**Task statement**
Scan the entries for lines with the word "waddr" and copy those lines.
___ Available data ___
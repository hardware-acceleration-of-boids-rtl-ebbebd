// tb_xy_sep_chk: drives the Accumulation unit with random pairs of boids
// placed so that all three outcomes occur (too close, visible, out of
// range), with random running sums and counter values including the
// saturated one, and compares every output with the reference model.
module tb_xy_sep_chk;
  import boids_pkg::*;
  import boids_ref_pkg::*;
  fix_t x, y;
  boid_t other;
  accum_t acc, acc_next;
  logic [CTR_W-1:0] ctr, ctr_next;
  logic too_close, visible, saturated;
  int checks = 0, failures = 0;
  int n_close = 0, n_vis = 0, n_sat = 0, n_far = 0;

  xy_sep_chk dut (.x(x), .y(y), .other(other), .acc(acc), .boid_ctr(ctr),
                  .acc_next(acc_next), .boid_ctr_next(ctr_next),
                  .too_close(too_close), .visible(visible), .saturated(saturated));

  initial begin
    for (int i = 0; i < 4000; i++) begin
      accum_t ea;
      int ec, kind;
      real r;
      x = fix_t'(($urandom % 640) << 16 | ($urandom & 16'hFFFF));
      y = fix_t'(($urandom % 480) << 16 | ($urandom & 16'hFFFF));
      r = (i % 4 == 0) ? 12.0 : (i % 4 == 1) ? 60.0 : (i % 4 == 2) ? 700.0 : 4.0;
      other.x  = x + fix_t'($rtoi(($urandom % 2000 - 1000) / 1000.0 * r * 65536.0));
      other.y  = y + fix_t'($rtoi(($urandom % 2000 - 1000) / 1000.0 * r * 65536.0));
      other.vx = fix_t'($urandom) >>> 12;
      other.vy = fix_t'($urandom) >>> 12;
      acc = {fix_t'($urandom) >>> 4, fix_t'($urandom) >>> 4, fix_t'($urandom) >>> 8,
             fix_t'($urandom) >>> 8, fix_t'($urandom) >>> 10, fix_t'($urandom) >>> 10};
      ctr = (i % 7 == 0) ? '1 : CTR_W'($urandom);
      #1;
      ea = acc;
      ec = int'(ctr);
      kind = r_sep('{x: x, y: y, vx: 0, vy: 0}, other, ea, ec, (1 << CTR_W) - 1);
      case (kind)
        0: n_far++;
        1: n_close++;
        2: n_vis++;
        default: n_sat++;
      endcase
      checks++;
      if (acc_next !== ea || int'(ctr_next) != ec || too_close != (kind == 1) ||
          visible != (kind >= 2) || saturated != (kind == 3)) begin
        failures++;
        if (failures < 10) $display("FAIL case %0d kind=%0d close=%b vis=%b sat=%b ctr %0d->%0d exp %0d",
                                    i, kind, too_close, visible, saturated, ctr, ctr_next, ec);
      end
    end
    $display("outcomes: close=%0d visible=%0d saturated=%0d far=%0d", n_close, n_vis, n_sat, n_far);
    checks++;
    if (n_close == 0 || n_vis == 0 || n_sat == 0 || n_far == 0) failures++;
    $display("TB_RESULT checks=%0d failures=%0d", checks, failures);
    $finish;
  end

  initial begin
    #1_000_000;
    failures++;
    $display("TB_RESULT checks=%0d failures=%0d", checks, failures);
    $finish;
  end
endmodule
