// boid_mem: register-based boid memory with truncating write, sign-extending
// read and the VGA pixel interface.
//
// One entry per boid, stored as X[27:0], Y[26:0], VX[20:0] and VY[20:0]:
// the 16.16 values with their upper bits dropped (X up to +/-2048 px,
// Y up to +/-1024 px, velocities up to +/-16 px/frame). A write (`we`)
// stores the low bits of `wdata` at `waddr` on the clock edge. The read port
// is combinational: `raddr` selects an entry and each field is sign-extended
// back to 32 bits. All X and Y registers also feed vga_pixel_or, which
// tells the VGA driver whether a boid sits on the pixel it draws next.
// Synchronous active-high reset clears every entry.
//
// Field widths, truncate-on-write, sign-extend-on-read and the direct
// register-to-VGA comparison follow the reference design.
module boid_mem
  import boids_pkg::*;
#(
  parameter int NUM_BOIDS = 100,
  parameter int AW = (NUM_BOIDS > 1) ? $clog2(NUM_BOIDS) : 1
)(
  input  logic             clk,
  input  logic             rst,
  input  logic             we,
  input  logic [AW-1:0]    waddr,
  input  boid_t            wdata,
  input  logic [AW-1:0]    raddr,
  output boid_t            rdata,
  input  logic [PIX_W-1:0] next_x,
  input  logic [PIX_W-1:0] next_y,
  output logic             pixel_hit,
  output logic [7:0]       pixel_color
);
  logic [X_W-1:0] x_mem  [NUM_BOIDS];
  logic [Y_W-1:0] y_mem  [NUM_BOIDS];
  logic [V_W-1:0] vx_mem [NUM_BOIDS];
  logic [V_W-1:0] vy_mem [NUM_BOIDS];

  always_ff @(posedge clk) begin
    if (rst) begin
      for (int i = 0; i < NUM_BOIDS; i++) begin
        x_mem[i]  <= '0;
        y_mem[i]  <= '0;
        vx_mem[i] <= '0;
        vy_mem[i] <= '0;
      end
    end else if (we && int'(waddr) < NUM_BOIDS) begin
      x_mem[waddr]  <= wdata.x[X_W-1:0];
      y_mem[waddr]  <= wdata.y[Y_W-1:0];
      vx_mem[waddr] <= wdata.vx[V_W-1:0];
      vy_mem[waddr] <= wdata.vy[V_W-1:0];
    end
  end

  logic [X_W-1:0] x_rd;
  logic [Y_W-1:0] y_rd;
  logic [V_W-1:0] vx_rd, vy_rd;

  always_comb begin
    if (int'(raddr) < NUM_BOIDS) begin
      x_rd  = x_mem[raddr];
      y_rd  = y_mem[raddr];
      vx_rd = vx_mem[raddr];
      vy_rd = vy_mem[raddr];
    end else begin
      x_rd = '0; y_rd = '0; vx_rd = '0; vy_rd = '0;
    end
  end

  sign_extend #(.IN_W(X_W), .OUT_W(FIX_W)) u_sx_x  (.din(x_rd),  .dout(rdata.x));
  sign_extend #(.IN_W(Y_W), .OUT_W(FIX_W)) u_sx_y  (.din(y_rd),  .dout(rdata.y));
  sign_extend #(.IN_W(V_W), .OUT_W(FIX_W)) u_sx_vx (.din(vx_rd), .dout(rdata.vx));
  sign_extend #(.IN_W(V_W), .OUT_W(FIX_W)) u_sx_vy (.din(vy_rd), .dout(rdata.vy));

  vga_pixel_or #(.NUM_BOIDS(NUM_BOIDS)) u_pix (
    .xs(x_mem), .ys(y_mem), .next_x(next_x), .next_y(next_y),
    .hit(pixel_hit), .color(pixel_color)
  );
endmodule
___
**Answer area**
// stores the low bits of `wdata` at `waddr` on the clock edge. The read port
  input  logic [AW-1:0]    waddr,
    end else if (we && int'(waddr) < NUM_BOIDS) begin
      x_mem[waddr]  <= wdata.x[X_W-1:0];
      y_mem[waddr]  <= wdata.y[Y_W-1:0];
      vx_mem[waddr] <= wdata.vx[V_W-1:0];
      vy_mem[waddr] <= wdata.vy[V_W-1:0];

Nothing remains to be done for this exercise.